Sur la forme de son œuvre, comme évoquée au cours de l'ouverture de l'inauguration, elle semble apparaître telle « une brèche ouverte entre le réel figuré et l'imaginaire conceptualisé. Dans cette recherche identitaire, la couleur peut être violente, la composition acérée, les formats bousculés, le trait - plus ou moins recouvert - constitue une ossature structurante. Le dessin est le trésor de guerre de Gorde, qui lui permet toutes les audaces. Il est aussi son éthique d'artiste qui lui confère sa liberté ». Damien Alary dira de l'œuvre de son ami qu'elle est « une ode à la vie (...), tantôt consacrée à la tauromachie, tantôt à des horizons marins, tantôt cubique, tantôt figurée, Jacques est entrée dans notre patrimoine ».

L'homme politique se souvient que, de son vivant, peu de temps avant sa maladie, « cet ami simple et modeste, avait fait part de son envie d'exposer ici (au Pont du Gard) ».

C'est Patrick Siméon, commissaire de l'exposition, remercié par Michèle Gorde, notamment, qui a scénographié spécialement l'exposition dans l'immense salle Jean-Luc Fiches. La salle sombre, recouverte de toiles du maître, rétro-éclairées dans cet écrin monumental laisse découvrir petit à petit des esquisses, puis des traits profonds de couleurs, parfois sombres, parfois très vives. Tour à tour, figures de toreros affrontant la bête dans un mouvement palpable, tantôt des silhouettes africaines de couleurs ocres, ou des décors urbains laissant imaginer Venise la romantique, ou New York l'éclectique.

Cette exposition ne laisse pas indifférent. Et la mise en scène de ces œuvres nous laisse libres de les découvrir à notre rythme et à notre guise. Un peu à la manière dont a vécu Jacques Gorde, à bien écouter ses proches, et son épouse qui souligne la volonté indéfectible du peintre de « sortir du cadre et de peindre en grand ».
Celui qui n'a cessé de douter toute sa vie, malgré son vif succès, dès ses premières expositions, comme en 1986, à la galerie de l'atelier à Nîmes, a créé « un mélange qui devient de l'inédit entre l'encre, l'huile et l'acrylique », disait-il lui-même.

Un Abécédaire

En hommage à Jacques Gorde, le public pourra se procurer sur place, « l'Abécédaire de Gorde », un superbe ouvrage de 200 pages, consacré au peintre disparu. Il s'ouvre sur le chapitre « Amitié »  et se referme sur le mot « Zone », à travers textes et tableaux, le livre parcourt l'itinéraire de l'homme et de l'artiste.

• Ses dernières grandes expositions (2009-2010).-
Galerie Opoera - New York
Galerie 13 - Sète
La Galerie - Hossegor
Galerie l'Amour de l'Art - Paris (rue de Seine)
Galerie Artalk - Miami
Galerie des Antonins - Nîmes.


Mickaël Attiach


Commentaires

25/09/2014 » UN TRES GRAND PEINTRE
Auteur : Monique Pradoux
Je suis tombée par hazard, sur l'exposition au pond du Gard, et j'ai été émerveillée.

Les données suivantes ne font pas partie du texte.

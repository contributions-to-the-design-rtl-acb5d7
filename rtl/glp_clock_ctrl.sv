// glp_clock_ctrl: Hermes-GLP clock control module.
//
// Two power-saving mechanisms act on the router clock:
//  * dynamic frequency scaling: each input port reports the priority of the
//    packet it carries (its sel_clk_in sideband). If any active port carries a
//    high-priority packet the fast clock is chosen, otherwise the slow one.
//    Only active ports take part in the decision.
//  * clock gating: when no port reports activity (Port_State idle for all
//    five) the router clock is stopped; it restarts as soon as a port becomes
//    active again, e.g. when a write arrives at its input FIFO.
// The frequency choice goes through the glitch-free clk_switch; the activity
// summary is synchronized by two flops on the switched (ungated) clock and
// drives the latch-based clk_gate.
//
// Interface: port_state and port_prio may come from any clock domain.
// router_clk is the gated, switched clock; fast_on and clk_on report the
// current state. During reset the clock runs so that the router's
// synchronous reset takes effect.
//
// Timing: the clock stops about two cycles after the last port goes idle and
// restarts about two cycles of the selected clock after a port becomes active.
module glp_clock_ctrl
  import noc_pkg::*;
(
  input  logic              clk_fast,
  input  logic              clk_slow,
  input  logic              rst_n,
  input  logic [NPORTS-1:0] port_state,
  input  logic [NPORTS-1:0] port_prio,
  output logic              router_clk,
  output logic              fast_on,
  output logic              clk_on
);
  logic sw_clk, want_fast, any_active, en_s;

  assign want_fast  = |(port_state & port_prio);
  assign any_active = |port_state;

  clk_switch u_switch (
    .clk_fast, .clk_slow, .rst_n, .sel_fast(want_fast),
    .clk_out(sw_clk), .fast_on
  );

  sync2 #(.W(1), .RST_VAL(1'b1)) u_en_sync (
    .clk(sw_clk), .rst_n, .d(any_active), .q(en_s)
  );

  clk_gate u_gate (.clk(sw_clk), .en(en_s), .gclk(router_clk));

  assign clk_on = en_s;

endmodule
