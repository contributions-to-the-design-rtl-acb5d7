// tb_glp_clock_ctrl: clock gating and frequency selection of the Hermes-GLP
// clock control.
//
// Checks that: the router clock runs during reset; it stops when every port
// is idle and restarts when any port becomes active; the fast clock is used
// only while an active port carries a high-priority packet (a priority bit on
// an idle port is ignored); the slow clock is used otherwise. Pulse widths of
// router_clk are watched throughout for glitches.
module tb_glp_clock_ctrl;
  import noc_pkg::*;
  logic clk_fast = 0, clk_slow = 0, rst_n = 1;
  logic [NPORTS-1:0] port_state = '0, port_prio = '0;
  logic router_clk, fast_on, clk_on;
  always #5 clk_fast = ~clk_fast;
  initial begin #4; forever #10 clk_slow = ~clk_slow; end

  glp_clock_ctrl dut (.*);

  int checks = 0, failures = 0, n_gated = 0, n_fast = 0, n_slow = 0, edges = 0;
  realtime t_rise = 0, t_fall = 0;

  task automatic check(input bit ok, input string what);
    checks++;
    if (!ok) begin failures++; $display("FAIL %s at %0t", what, $time); end
  endtask

  initial begin
    #300000; failures++; $display("watchdog expired");
    $display("TB_RESULT checks=%0d failures=%0d", checks, failures); $finish;
  end

  // Reset falls at t=1 so that asynchronous resets see an edge; the output is
  // not judged before that.
  initial #1 rst_n = 0;

  always @(posedge router_clk) begin
    edges++;
    if (t_fall > 1) check($realtime - t_fall >= 5, "no runt low phase");
    t_rise = $realtime;
  end
  always @(negedge router_clk) begin
    if (t_rise > 1) check(($realtime - t_rise == 5) || ($realtime - t_rise == 10), "no runt high phase");
    t_fall = $realtime;
  end

  // expect: 0 = stopped, 10 = fast, 20 = slow
  task automatic expect_clock(input int period, input string what);
    int e0; realtime a, b;
    #300;
    if (period == 0) begin
      e0 = edges; #400;
      check(edges == e0, {what, ": clock stopped"});
      check(!clk_on, {what, ": clk_on low"});
      n_gated++;
    end else begin
      @(posedge router_clk); a = $realtime;
      @(posedge router_clk); b = $realtime;
      check(b - a == period, {what, ": period"});
      check(clk_on && fast_on == (period == 10), {what, ": status"});
      if (period == 10) n_fast++; else n_slow++;
    end
  endtask

  initial begin
    #200;
    check(edges > 3, "clock runs during reset");
    rst_n = 1;
    expect_clock(0,  "all idle");
    port_state = 5'b00100;                 expect_clock(20, "one port, low priority");
    port_prio  = 5'b00001;                 expect_clock(20, "priority on an idle port");
    port_prio  = 5'b00100;                 expect_clock(10, "priority on an active port");
    port_state = 5'b00110;                 expect_clock(10, "two active ports, one high");
    port_prio  = 5'b00000;                 expect_clock(20, "priority dropped");
    port_state = 5'b00000;                 expect_clock(0,  "all idle again");
    port_state = 5'b10000; port_prio = 5'b10000; expect_clock(10, "wake up straight to fast");
    port_state = 5'b00000;                 expect_clock(0,  "gated from fast");
    for (int n = 0; n < 30; n++) begin
      port_state = NPORTS'($urandom); port_prio = NPORTS'($urandom);
      expect_clock(port_state == 0 ? 0 : ((port_state & port_prio) != 0 ? 10 : 20), "random");
    end
    check(n_gated > 0 && n_fast > 0 && n_slow > 0, "gated, fast and slow all seen");
    $display("gated=%0d fast=%0d slow=%0d", n_gated, n_fast, n_slow);
    $display("TB_RESULT checks=%0d failures=%0d", checks, failures);
    $finish;
  end
endmodule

Je suis peintre moi même, mais j'ai bien du mal a trouver de bonnes expositions. Les paysages, les fleurs, les grabouillages, enfin bien d'autres, là il y avait une force dans sa façon de s'exprimer, j'ai vite compris qu'il rentrait dans son tableau, avec ses couleurs, ses méduim, il devait travailler avec ses mains, le couteau, les peinceaux, ses couleurs m'éclaboussaient les yeux c'est magique toutes ces mélanges. vous vous reculer d'un mètre et vous commencé à voir apparaitre un tableau et cela est très rare. Bravo.